Kurz gesagt ist ein großer Köder meiner Meinung nach der einzige "Trick" um große Giebel und Karauschen zu fangen.


----------



## Ansgar (28. März 2004)

*AW: Kapitale Karauschen*

Hallo Tilman,

das ist ein Super-Fisch! Herzlichen Glueckwunsch! Habe selber mal eine 2-1/2Pfund Karausche gefangen und fand die schon ziemlich kapital. Das ist wohl eher ein Koederfisch gewesen fuer Deinen Fang.

Zu der Diskussion hier im Forum: Mir ist das voellg egal, ob das jetzt im nachhinein eine Karausche ist oder nicht. Auch als Giebel ist das vermutlich ein kapitaler Fang (oder nicht?). 

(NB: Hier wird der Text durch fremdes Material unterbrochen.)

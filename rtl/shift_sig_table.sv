// shift_sig_table: the on-chip shift-signature table of the filtering engine.
//
// A 2^IDX_W x 4-bit SRAM (32 kB at the default 2^16 entries), indexed by the
// 2-character bad character. Each entry is {S-flag, 3-bit carry}; see
// vdp_pkg. The size and entry format follow the source design (32 kB =
// 4 x 2^16 bits). The port arrangement is this design's own: one synchronous
// read port used by the filtering engine and one write port through which the
// host loads the table before a scan.
//
// Timing: rd_data shows the entry addressed by rd_addr in the cycle after
// rd_en is high, and holds it while rd_en is low. A write is visible to a
// read issued in a later cycle.
module shift_sig_table
  import vdp_pkg::*;
#(
  parameter int unsigned IDX_W = TBL_IDX_W
) (
  input  logic             clk,
  input  logic             rd_en,
  input  logic [IDX_W-1:0] rd_addr,
  output ss_entry_t        rd_data,
  input  logic             wr_en,
  input  logic [IDX_W-1:0] wr_addr,
  input  ss_entry_t        wr_data
);

  ss_entry_t mem [2**IDX_W];

  always_ff @(posedge clk) begin
    if (wr_en) mem[wr_addr] <= wr_data;
    if (rd_en) rd_data <= mem[rd_addr];
  end

endmodule
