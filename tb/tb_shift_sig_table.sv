// tb_shift_sig_table: writes random entries to random table addresses and
// reads them back, checking the one-cycle read latency and that the output
// holds while rd_en is low.
module tb_shift_sig_table;
  import vdp_pkg::*;
  logic clk = 0;
  always #1 clk = ~clk;
  logic rd_en = 0, wr_en = 0;
  logic [TBL_IDX_W-1:0] rd_addr = '0, wr_addr = '0;
  ss_entry_t rd_data, wr_data = '0;
  int checks = 0, failures = 0;
  ss_entry_t model [int];
  int addrs [$];

  shift_sig_table u_dut (.*);

  initial begin
    repeat (20000) @(posedge clk);
    failures++; $display("FAIL: watchdog");
    $display("TB_RESULT checks=%0d failures=%0d", checks, failures); $finish;
  end

  initial begin
    for (int i = 0; i < 500; i++) begin
      int a;
      ss_entry_t d;
      a = $urandom_range(0, 65535);
      d = ss_entry_t'($urandom_range(0, 15));
      @(posedge clk); wr_en <= 1; wr_addr <= TBL_IDX_W'(a); wr_data <= d;
      model[a] = d; addrs.push_back(a);
    end
    @(posedge clk); wr_en <= 0;
    foreach (addrs[i]) begin
      @(posedge clk); rd_en <= 1; rd_addr <= TBL_IDX_W'(addrs[i]);
      @(posedge clk); rd_en <= 0;
      #0.5;
      checks++;
      if (rd_data !== model[addrs[i]]) begin
        failures++; $display("FAIL: addr %0h read %0h expected %0h", addrs[i], rd_data, model[addrs[i]]);
      end
      rd_addr <= rd_addr + 1'b1;          // must not change the output
      @(posedge clk); #0.5;
      checks++;
      if (rd_data !== model[addrs[i]]) begin failures++; $display("FAIL: output not held"); end
    end
    $display("TB_RESULT checks=%0d failures=%0d", checks, failures);
    $finish;
  end
endmodule
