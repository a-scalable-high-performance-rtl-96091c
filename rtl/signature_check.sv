// signature_check: second-level filter of the shift-signature algorithm.
//
// When a table entry has its S-flag clear, its carry holds a signature: the OR
// of one-bit-per-pattern Bloom vectors of every pattern whose search-window
// tail maps to that entry. This block hashes the 4-character search window
// with a single hash function to one of SIG_W bit positions and reports a hit
// when that bit is set in the signature. A single hash function and a
// signature as wide as the carry follow the source design; the hash itself
// (XOR-fold of the four characters, modulo SIG_W) is this design's choice, and
// the table builder must use the same one.
//
// Purely combinational.
module signature_check
  import vdp_pkg::*;
#(
  parameter int unsigned SIG_W = CARRY_W
) (
  input  logic [8*WIN_CHARS-1:0] window,     // window[31:24] = first char
  input  logic [SIG_W-1:0]       signature,
  output logic [SIG_W-1:0]       text_sig,   // one-hot signature of window
  output logic                   hit
);

  logic [7:0] fold;

  always_comb begin
    fold = '0;
    for (int i = 0; i < WIN_CHARS; i++) fold ^= window[8*i +: 8];
    text_sig = '0;
    text_sig[32'(fold) % SIG_W] = 1'b1;
    hit = |(text_sig & signature);
  end

endmodule
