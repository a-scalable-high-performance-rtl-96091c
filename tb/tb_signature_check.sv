// tb_signature_check: random windows and signatures against the signature
// rule: bit ((c0 ^ c1 ^ c2 ^ c3) mod 3) of the signature must be set.
module tb_signature_check;
  import vdp_pkg::*;
  logic [31:0] window;
  logic [2:0]  signature, text_sig;
  logic        hit;
  int checks = 0, failures = 0;

  signature_check u_dut (.*);

  initial begin
    #100000;
    failures++; $display("FAIL: watchdog");
    $display("TB_RESULT checks=%0d failures=%0d", checks, failures); $finish;
  end

  initial begin
    for (int i = 0; i < 3000; i++) begin
      int unsigned b, x;
      window    = $urandom;
      signature = 3'($urandom_range(0, 7));
      #1;
      x = 0;
      for (int k = 0; k < 4; k++) x = x ^ ((window >> (8 * k)) & 32'hff);
      b = x % 3;
      checks++;
      if (text_sig !== (3'b001 << b) || hit !== signature[b]) begin
        failures++;
        $display("FAIL: window %h sig %b -> text_sig %b hit %b, expected bit %0d", window, signature, text_sig, hit, b);
      end
    end
    $display("TB_RESULT checks=%0d failures=%0d", checks, failures);
    $finish;
  end
endmodule
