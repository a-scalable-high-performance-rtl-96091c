// text_buffer: on-chip window of the input text shared by both engines.
//
// A circular buffer of LINES lines of 16 bytes. The text pump appends whole
// lines in text order; line k of the text lives in slot k mod LINES. Two
// combinational read ports return four consecutive bytes at any byte
// position: port A serves the filtering engine's search window, port B the
// exact-matching engine's text slice. A read is `avail` once every byte it
// covers has been written, or at any position once `eof` says the pump has
// delivered the last line (bytes past the text end are then don't-care and
// the engines mask them with the text length).
//
// retire_pos is the lowest byte position still needed (the pattern pointer);
// lines wholly below it may be overwritten, and `space` tells the pump it may
// issue one more line (counting lines still in flight, `inflight`).
//
// The buffer's existence and role follow the source design; its size
// (LINES = 128, 2 kB) and organisation are this design's own. An exact match
// may look ahead of the pattern pointer by at most the buffer size minus one
// line, so patterns must be shorter than that.
module text_buffer
  import vdp_pkg::*;
#(
  parameter int unsigned LINES = 128
) (
  input  logic              clk,
  input  logic              rst_n,
  input  logic              clear,      // start of a new text
  // write side (text pump)
  input  logic              wr_en,
  input  logic [MEM_DW-1:0] wr_line,    // byte 0 of the line in [7:0]
  input  logic              eof,
  input  logic [7:0]        inflight,
  output logic              space,
  input  pos_t              retire_pos,
  // read port A
  input  pos_t              a_addr,
  output logic [31:0]       a_data,     // [31:24] = byte at a_addr
  output logic              a_avail,
  // read port B
  input  pos_t              b_addr,
  output logic [31:0]       b_data,
  output logic              b_avail
);

  localparam int unsigned LW = $clog2(LINES);

  logic [MEM_DW-1:0] mem [LINES];
  pos_t              lines_written;  // absolute count of lines written
  pos_t              retire_line;

  function automatic logic [31:0] read4(pos_t addr);
    logic [31:0] r;
    for (int i = 0; i < 4; i++) begin
      pos_t          b;
      logic [LW-1:0] slot;
      b    = addr + pos_t'(i);
      slot = b[LW+3:4];
      r[31-8*i -: 8] = mem[slot][8*b[3:0] +: 8];
    end
    return r;
  endfunction

  function automatic logic covered(pos_t addr);
    // highest byte addr+3 must lie in a written line
    return (33'(addr) + 33'd4) <= (33'(lines_written) << 4);
  endfunction

  always_comb begin
    retire_line = retire_pos >> 4;
    space   = (lines_written + pos_t'(inflight)) < (retire_line + pos_t'(LINES));
    a_data  = read4(a_addr);
    b_data  = read4(b_addr);
    a_avail = eof || covered(a_addr);
    b_avail = eof || covered(b_addr);
  end

  always_ff @(posedge clk or negedge rst_n) begin
    if (!rst_n) lines_written <= '0;
    else if (clear) lines_written <= '0;
    else if (wr_en) lines_written <= lines_written + pos_t'(1);
  end

  always_ff @(posedge clk) begin
    if (wr_en) mem[lines_written[LW-1:0]] <= wr_line;
  end

  initial assert (LINES >= 4 && (LINES & (LINES - 1)) == 0)
    else $error("LINES must be a power of two");

endmodule
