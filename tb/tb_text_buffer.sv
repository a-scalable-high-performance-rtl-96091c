// tb_text_buffer: streams a 6 kB random text through the 2 kB buffer while
// the retire position follows behind; every random 4-byte read on both
// ports is checked against the text when available, availability is
// checked against the written length, and `space` must never allow the
// writer to overwrite a line at or above the retire position.
module tb_text_buffer;
  import vdp_pkg::*;
  logic clk = 0, rst_n = 0;
  always #1 clk = ~clk;
  logic clear = 0, wr_en = 0, eof = 0, space, a_avail, b_avail;
  logic [MEM_DW-1:0] wr_line = '0;
  logic [7:0] inflight = '0;
  pos_t retire_pos = '0, a_addr = '0, b_addr = '0;
  logic [31:0] a_data, b_data;
  int checks = 0, failures = 0, avail_seen = 0, full_seen = 0;
  byte text [6144];
  int written = 0;

  text_buffer #(.LINES(128)) u_dut (.*);

  initial begin
    repeat (200000) @(posedge clk);
    failures++; $display("FAIL: watchdog");
    $display("TB_RESULT checks=%0d failures=%0d", checks, failures); $finish;
  end

  function automatic logic [31:0] ref4(int a);
    return {text[a], text[a+1], text[a+2], text[a+3]};
  endfunction

  initial begin
    foreach (text[i]) text[i] = byte'($urandom);
    repeat (2) @(posedge clk);
    rst_n = 1;
    while (written < 384 || retire_pos < 6000) begin
      @(negedge clk);
      // check reads on the current state
      a_addr = pos_t'(retire_pos + $urandom_range(0, 2000));
      b_addr = pos_t'(retire_pos + $urandom_range(0, 200));
      #0.1;
      checks++;
      if (a_avail !== (a_addr + 4 <= written * 16) && !eof) begin
        failures++; $display("FAIL: avail a %0d written %0d", a_addr, written);
      end
      if (a_avail && a_addr + 4 <= 6144) begin
        checks++;
        if (a_data !== ref4(int'(a_addr))) begin failures++; $display("FAIL: port a @%0d %h vs %h", a_addr, a_data, ref4(int'(a_addr))); end
        avail_seen++;
      end
      if (b_avail && b_addr + 4 <= 6144) begin
        checks++;
        if (b_data !== ref4(int'(b_addr))) begin failures++; $display("FAIL: port b @%0d", b_addr); end
      end
      // space rule: the next line must not reach retire line + 128
      checks++;
      if (space !== (written < (retire_pos / 16) + 128)) begin
        failures++; $display("FAIL: space %b written %0d retire %0d", space, written, retire_pos);
      end
      // write a line sometimes, move retire sometimes
      if (space && written < 384 && $urandom_range(0, 1)) begin
        for (int b = 0; b < 16; b++) wr_line[8*b +: 8] = text[written*16 + b];
        wr_en = 1;
      end else wr_en = 0;
      @(posedge clk); #0.1;
      if (wr_en) written++;
      wr_en = 0;
      // the reader lets the buffer run full before it moves on
      if (!space) full_seen++;
      if (retire_pos + 64 < written * 16 && (written >= retire_pos / 16 + 126 || eof) &&
          $urandom_range(0, 2) == 0) retire_pos = retire_pos + pos_t'($urandom_range(1, 40));
      if (written == 384) eof = 1;
    end
    checks++;
    if (avail_seen < 100) begin failures++; $display("FAIL: too few reads"); end
    checks++;
    if (full_seen == 0) begin failures++; $display("FAIL: buffer never full"); end
    $display("TB_RESULT checks=%0d failures=%0d", checks, failures);
    $finish;
  end
endmodule
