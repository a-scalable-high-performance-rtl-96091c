// text_pump: streams the input text from external memory into the buffer.
//
// After a `start` pulse it reads the ceil(text_len/16) memory words of the text, in
// address order from text_base, one request at a time, and writes each
// returned word into the text buffer as the next line. It issues a request
// only while the buffer reports space, so it runs ahead of the pattern
// pointer by up to the buffer size and overlaps text reading with matching.
// Sequential addresses let the external memory serve the stream at its
// faster burst latency. `eof` rises once the last line is written.
//
// The pump's role follows the source design; the request protocol (one
// outstanding read on a valid/ready port, response by rvalid) is this
// design's own and matches ls_interface.
module text_pump
  import vdp_pkg::*;
(
  input  logic              clk,
  input  logic              rst_n,
  input  logic              start,
  input  logic [MEM_AW-1:0] text_base,
  input  pos_t              text_len,
  // to the load/store interface
  output logic              req,
  output logic [MEM_AW-1:0] addr,
  input  logic              gnt,
  input  logic              rvalid,
  input  logic [MEM_DW-1:0] rdata,
  // to the text buffer
  input  logic              space,
  output logic              wr_en,
  output logic [MEM_DW-1:0] wr_line,
  output logic [7:0]        inflight,
  output logic              eof
);

  pos_t total_lines, issued, received;
  logic outstanding;
  logic active;        // between start and the last request

  always_comb begin
    total_lines = (text_len >> 4) + pos_t'(text_len[3:0] != 4'd0);
    req      = active && !outstanding && (issued < total_lines) && space;
    addr     = text_base + MEM_AW'(issued);
    wr_en    = rvalid && outstanding;
    wr_line  = rdata;
    inflight = {7'd0, outstanding};
    eof      = (received == total_lines);
  end

  always_ff @(posedge clk or negedge rst_n) begin
    if (!rst_n) begin
      issued      <= '0;
      received    <= '0;
      outstanding <= 1'b0;
      active      <= 1'b0;
    end else if (start) begin
      issued      <= '0;
      received    <= '0;
      outstanding <= 1'b0;
      active      <= 1'b1;
    end else begin
      if (eof) active <= 1'b0;
      if (req && gnt) begin
        issued      <= issued + pos_t'(1);
        outstanding <= 1'b1;
      end
      if (rvalid && outstanding) begin
        received    <= received + pos_t'(1);
        outstanding <= 1'b0;
      end
    end
  end

endmodule
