// tb_text_pump: the pump reads a 1000-byte text from the DDR model; the
// test grants space irregularly and checks that the lines arrive in order
// with the right data, that no line is requested without space, that
// exactly ceil(1000/16) = 63 lines are read from consecutive addresses and
// that eof rises at the end. Then a second start with a new length.
module tb_text_pump;
  import vdp_pkg::*;
  logic clk = 0, rst_n = 0;
  always #1 clk = ~clk;
  logic start = 0, req, gnt, rvalid, space = 0, wr_en, eof, m_ready;
  logic [MEM_AW-1:0] text_base = 24'h1234, addr;
  pos_t text_len = 1000;
  logic [MEM_DW-1:0] rdata, wr_line;
  logic [7:0] inflight;
  int checks = 0, failures = 0, lines = 0, reqs = 0;

  text_pump u_dut (.clk, .rst_n, .start, .text_base, .text_len, .req, .addr, .gnt,
                   .rvalid, .rdata, .space, .wr_en, .wr_line, .inflight, .eof);
  ddr_model u_mem (.clk, .rst_n, .hold(1'b0), .req, .we(1'b0), .addr, .wdata('0),
                   .ready(m_ready), .rvalid, .rdata);
  assign gnt = m_ready;

  initial begin
    repeat (100000) @(posedge clk);
    failures++; $display("FAIL: watchdog");
    $display("TB_RESULT checks=%0d failures=%0d", checks, failures); $finish;
  end

  always @(posedge clk) begin
    if (req && !space) begin failures++; $display("FAIL: request without space"); end
    if (req && gnt) begin
      checks++;
      if (addr !== text_base + MEM_AW'(reqs)) begin failures++; $display("FAIL: address %h", addr); end
      reqs++;
    end
    if (wr_en && rst_n) begin
      checks++;
      if (wr_line !== {8'(lines), 88'h0, 32'hC0DE0000 | 32'(lines)}) begin failures++; $display("FAIL: line %0d data %h at %0t", lines, wr_line, $time); end
      lines++;
    end
    space <= $urandom_range(0, 2) != 0;
  end

  task automatic run(int len);
    int exp = (len + 15) / 16;
    lines = 0; reqs = 0;
    text_len = pos_t'(len);
    @(posedge clk); start <= 1;
    @(posedge clk); start <= 0;
    @(posedge clk);
    wait (eof);
    repeat (50) @(posedge clk);
    checks++;
    if (lines != exp || reqs != exp) begin failures++; $display("FAIL: %0d lines %0d reqs, expected %0d", lines, reqs, exp); end
  endtask

  initial begin
    for (int i = 0; i < 100; i++) u_mem.poke(text_base + MEM_AW'(i), {8'(i), 88'h0, 32'hC0DE0000 | 32'(i)});
    repeat (2) @(posedge clk);
    rst_n = 1;
    run(1000);
    run(64);
    $display("TB_RESULT checks=%0d failures=%0d", checks, failures);
    $finish;
  end
endmodule
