// trie_cache: direct-mapped cache of trie nodes for the exact matcher.
//
// Sits between the exact-matching engine and the prefetch unit. A request
// (one-cycle pulse, one outstanding) that hits returns the cached node one
// cycle later without an external access. A miss is passed on downstream in
// the same cycle; the returned node is written into the cache and forwarded
// one cycle after it arrives. Under a sub-pattern attack only a few trie
// nodes are visited over and over, so a small cache removes most memory
// reads. With `en` low every request misses and nothing is filled.
// `flush` invalidates all lines (after the trie table is reloaded).
//
// The cache's presence and purpose follow the source design; its size
// (LINES = 64 nodes), organisation (direct mapped, one node per line,
// indexed by the low address bits) and timing are this design's own.
module trie_cache
  import vdp_pkg::*;
#(
  parameter int unsigned LINES = 64
) (
  input  logic              clk,
  input  logic              rst_n,
  input  logic              en,
  input  logic              flush,
  // upstream (exact-matching engine)
  input  logic              req,
  input  logic [MEM_AW-1:0] addr,
  output logic              resp_valid,
  output logic [MEM_DW-1:0] resp_data,
  // downstream (prefetch unit)
  output logic              d_req,
  output logic [MEM_AW-1:0] d_addr,
  input  logic              d_resp_valid,
  input  logic [MEM_DW-1:0] d_resp_data,
  // statistics
  output logic              ev_hit
);

  localparam int unsigned IW = $clog2(LINES);
  localparam int unsigned TW = MEM_AW - IW;

  logic [LINES-1:0]  valid;
  logic [TW-1:0]     tags  [LINES];
  logic [MEM_DW-1:0] data  [LINES];
  logic [MEM_AW-1:0] miss_addr;
  logic              hit;
  logic [IW-1:0]     idx, fill_idx;

  always_comb begin
    idx      = addr[IW-1:0];
    fill_idx = miss_addr[IW-1:0];
    hit      = req && en && valid[idx] && (tags[idx] == addr[MEM_AW-1:IW]);
    d_req    = req && !hit;
    d_addr   = addr;
    ev_hit   = hit;
  end

  always_ff @(posedge clk or negedge rst_n) begin
    if (!rst_n) begin
      valid      <= '0;
      resp_valid <= 1'b0;
      miss_addr  <= '0;
    end else begin
      resp_valid <= hit || d_resp_valid;
      if (d_req) miss_addr <= addr;
      if (flush) valid <= '0;
      else if (d_resp_valid && en) valid[fill_idx] <= 1'b1;
    end
  end

  always_ff @(posedge clk) begin
    if (hit) resp_data <= data[idx];
    else if (d_resp_valid) resp_data <= d_resp_data;
    if (d_resp_valid && en) begin
      tags[fill_idx] <= miss_addr[MEM_AW-1:IW];
      data[fill_idx] <= d_resp_data;
    end
  end

endmodule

Und vor Deiner Einstellung:" Fuer einen Platz in der Hitparade schlachte ich keine Fische" ziehe ich den Hut. Genau so Tilman, genau so. Und nicht anders! Haetten bloss mehr Leute Deine Einstellung...

Beste Gruesse 
Ansgar


----------



## Mr.Teeq (28. März 2004)

*AW: Kapitale Karauschen*

Hallo
 also für mich hat dieser fisch keine gravierenden unterschieden zu nem schuppi?! wie unterscheide ich die beiden am besten? ich dachte immer karpfen haben einen größeren kopf als karauschen aber auf dem bild erkenn ich das irgendwie net?!

 mfg


----------



## Carphunter 76 (31. März 2004)

*AW: Kapitale Karauschen*

Hy Leute.

Wenn ihr nicht Karausche und Giebel und Karpfen auseinanderhalten könnt, dann schaut auf den Thread von Desperado an.
Karauschen un Giebel haben keine Barteln...
Ich fahre Ostern wahrscheinlich wieder an besagtes Gewässer.
Sollen auch grosse Schleien un Karpfen drin sein...
Mal sehen...
Ausserdem noch Grasskarpfen von 40 Pfund.
Fish on.
 #:


----------



## marc77 (1. April 2004)

*AW: Kapitale Karauschen*

Hallo

erstmal Glückwunsch zu dem schönen Fang.
Ich bin in der glücklichen Lage zwei Vereinsgewässer beangeln zu dürfen die zwar wenige, aber dafür kapitale Giebel hervorbringen. Aufgrund der sehr guten Rotaugenbestände ist das gezielte befischen mit Maden oder ähnlichen Ködern aussichtslos. Als absoluter Topköder haben sich kleinere Boilies (10-14mm) bewährt, auch zum anfüttern verwende ich ausschließlich diese, pro Rute nicht mehr als eine Handvoll am Angeltag. Die Gemacksrichtung und Farbe spielt hierbei meiner Meinung nach keine Rolle. Viel wichtiger ist der Angelplatz, bei uns z.B. die bewaldete Flachwasserzone.
Ach übrigens, meine drei größten Giebel fing ich an einem Tag mit der Fliegenrute und Streamer, der war eigentlich für die Barsche gedacht.

mfg
Marc


----------



## rippi (1. Dezember 2016)

*AW: Kapitale Karauschen*

Der letzte Beitrag ist jetzt von 2004, bleibt zu sagen: Mit der Moorforelle (Salmo palus) hätten wir eine leicht zu beangelde Art mehr.  Und dieser ganze Thread wäre nicht entstanden.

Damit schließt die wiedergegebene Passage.